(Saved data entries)
◇ ◇ ◇ ◇

// masked_sbox: first-order masked (two shares) bit-serial AES S-box using the
// decomposition x^254 = (x^26)^49 in the normal basis beta = 205.
//
// Both shares travel side by side through 8-bit registers R1 and R2. Driven
// by the same commands as rs_sbox_ser (see sbox_op_e), one evaluation takes
// 26 cycles:
//   cycles 1..8    SB_LOAD/SB_LOAD_LAST: the shares of x enter R1 MSB first;
//                  in cycle 8 p2n is applied to each share;
//   cycles 9..16   (CALC steps 0..7) R1 rotates and feeds G* (masked_gf);
//   cycles 10..17  (steps 1..8) the registered G* shares enter R2; in cycle 17
//                  R2's seven bits and the last G* bit are written into R1;
//   cycles 18..25  (steps 9..16) R1 rotates again, now feeding F*;
//   cycles 19..26  (steps 10..17) the F* shares enter R2; in cycle 26 n2p
//                  (with the AES affine map, constant on share 0) is applied.
// The result leaves R2 on y_i, one bit per share and cycle, MSB first, while
// the next input is loaded. The controller issues 18 SB_CALC commands; the
// S-box counts them itself. r must supply 18 fresh bits every cycle.
//
// Pre-charge register: the G*/F* inputs come from a register that is cleared
// while the clock is high and takes R1 on the falling edge, so a rotation of
// R1 at the rising edge never reaches G*/F* directly and the inputs pass
// through all-zero between two values. Both the schedule and this register
// follow the reference design. The command interface and the internal step
// counter are this design's own.
module masked_sbox
  import aes_rs_pkg::*;
(
  input  logic        clk,
  input  logic        rst_n,
  input  sbox_op_e    op,
  input  logic [1:0]  x_i,
  input  logic [17:0] r,
  output logic [1:0]  y_i
);
  logic [7:0] r1 [2];
  logic [7:0] r2 [2];
  logic [7:0] pre [2];
  logic [4:0] step;
  logic [1:0] gf;
  logic       sel_f;

  // pre-charge register: cleared while clk is high, loaded on the falling edge
  logic precharge;
  assign precharge = clk;

  always_ff @(negedge clk or posedge precharge) begin
    if (precharge) begin
      pre[0] <= '0;
      pre[1] <= '0;
    end else begin
      pre[0] <= r1[0];
      pre[1] <= r1[1];
    end
  end

  // results read in steps 1..8 are G*, in steps 10..17 F*
  assign sel_f = (step >= 5'd9);

  masked_gf u_gf (.clk, .x0(pre[0]), .x1(pre[1]), .r, .sel(sel_f), .y(gf));

  assign y_i = {r2[1][7], r2[0][7]};

  always_ff @(posedge clk or negedge rst_n) begin
    if (!rst_n) begin
      r1[0] <= '0; r1[1] <= '0;
      r2[0] <= '0; r2[1] <= '0;
      step  <= '0;
    end else begin
      unique case (op)
        SB_LOAD, SB_LOAD_LAST: begin
          for (int s = 0; s < 2; s++) begin
            r1[s] <= (op == SB_LOAD_LAST) ? lin8(P2N_205, {r1[s][6:0], x_i[s]})
                                          : {r1[s][6:0], x_i[s]};
            r2[s] <= {r2[s][6:0], 1'b0};
          end
          step <= '0;
        end
        SB_CALC: begin
          step <= step + 5'd1;
          for (int s = 0; s < 2; s++) begin
            // R1: rotate while feeding G* (steps 0..7) and F* (9..16)
            if (step == 5'd8)                        r1[s] <= {r2[s][6:0], gf[s]};
            else if (step != 5'd17)                  r1[s] <= rotl8(r1[s]);
            // R2: collect results
            if (step == 5'd17)
              r2[s] <= lin8(N2P_205, {r2[s][6:0], gf[s]}) ^ ((s == 0) ? AES_AFFINE_C : 8'h00);
            else if (step != 5'd0 && step != 5'd9)   r2[s] <= {r2[s][6:0], gf[s]};
          end
        end
        default: ;
      endcase
    end
  end
endmodule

◇ ◇ ◇ ◇

Task to complete: Once more, give all the records exactly as they were written.

Exercise output:
// masked_sbox: first-order masked (two shares) bit-serial AES S-box using the
// decomposition x^254 = (x^26)^49 in the normal basis beta = 205.
//
// Both shares travel side by side through 8-bit registers R1 and R2. Driven
// by the same commands as rs_sbox_ser (see sbox_op_e), one evaluation takes
// 26 cycles:
//   cycles 1..8    SB_LOAD/SB_LOAD_LAST: the shares of x enter R1 MSB first;
//                  in cycle 8 p2n is applied to each share;
//   cycles 9..16   (CALC steps 0..7) R1 rotates and feeds G* (masked_gf);
//   cycles 10..17  (steps 1..8) the registered G* shares enter R2; in cycle 17
//                  R2's seven bits and the last G* bit are written into R1;
//   cycles 18..25  (steps 9..16) R1 rotates again, now feeding F*;
//   cycles 19..26  (steps 10..17) the F* shares enter R2; in cycle 26 n2p
//                  (with the AES affine map, constant on share 0) is applied.
// The result leaves R2 on y_i, one bit per share and cycle, MSB first, while
// the next input is loaded. The controller issues 18 SB_CALC commands; the
// S-box counts them itself. r must supply 18 fresh bits every cycle.
//
// Pre-charge register: the G*/F* inputs come from a register that is cleared
// while the clock is high and takes R1 on the falling edge, so a rotation of
// R1 at the rising edge never reaches G*/F* directly and the inputs pass
// through all-zero between two values. Both the schedule and this register
// follow the reference design. The command interface and the internal step
// counter are this design's own.
module masked_sbox
  import aes_rs_pkg::*;
(
  input  logic        clk,
  input  logic        rst_n,
  input  sbox_op_e    op,
  input  logic [1:0]  x_i,
  input  logic [17:0] r,
  output logic [1:0]  y_i
);
  logic [7:0] r1 [2];
  logic [7:0] r2 [2];
  logic [7:0] pre [2];
  logic [4:0] step;
  logic [1:0] gf;
  logic       sel_f;

  // pre-charge register: cleared while clk is high, loaded on the falling edge
  logic precharge;
  assign precharge = clk;

  always_ff @(negedge clk or posedge precharge) begin
    if (precharge) begin
      pre[0] <= '0;
      pre[1] <= '0;
    end else begin
      pre[0] <= r1[0];
      pre[1] <= r1[1];
    end
  end

  // results read in steps 1..8 are G*, in steps 10..17 F*
  assign sel_f = (step >= 5'd9);

  masked_gf u_gf (.clk, .x0(pre[0]), .x1(pre[1]), .r, .sel(sel_f), .y(gf));

  assign y_i = {r2[1][7], r2[0][7]};

  always_ff @(posedge clk or negedge rst_n) begin
    if (!rst_n) begin
      r1[0] <= '0; r1[1] <= '0;
      r2[0] <= '0; r2[1] <= '0;
      step  <= '0;
    end else begin
      unique case (op)
        SB_LOAD, SB_LOAD_LAST: begin
          for (int s = 0; s < 2; s++) begin
            r1[s] <= (op == SB_LOAD_LAST) ? lin8(P2N_205, {r1[s][6:0], x_i[s]})
                                          : {r1[s][6:0], x_i[s]};
            r2[s] <= {r2[s][6:0], 1'b0};
          end
          step <= '0;
        end
        SB_CALC: begin
          step <= step + 5'd1;
          for (int s = 0; s < 2; s++) begin
            // R1: rotate while feeding G* (steps 0..7) and F* (9..16)
            if (step == 5'd8)                        r1[s] <= {r2[s][6:0], gf[s]};
            else if (step != 5'd17)                  r1[s] <= rotl8(r1[s]);
            // R2: collect results
            if (step == 5'd17)
              r2[s] <= lin8(N2P_205, {r2[s][6:0], gf[s]}) ^ ((s == 0) ? AES_AFFINE_C : 8'h00);
            else if (step != 5'd0 && step != 5'd9)   r2[s] <= {r2[s][6:0], gf[s]};
          end
        end
        default: ;
      endcase
    end
  end
endmodule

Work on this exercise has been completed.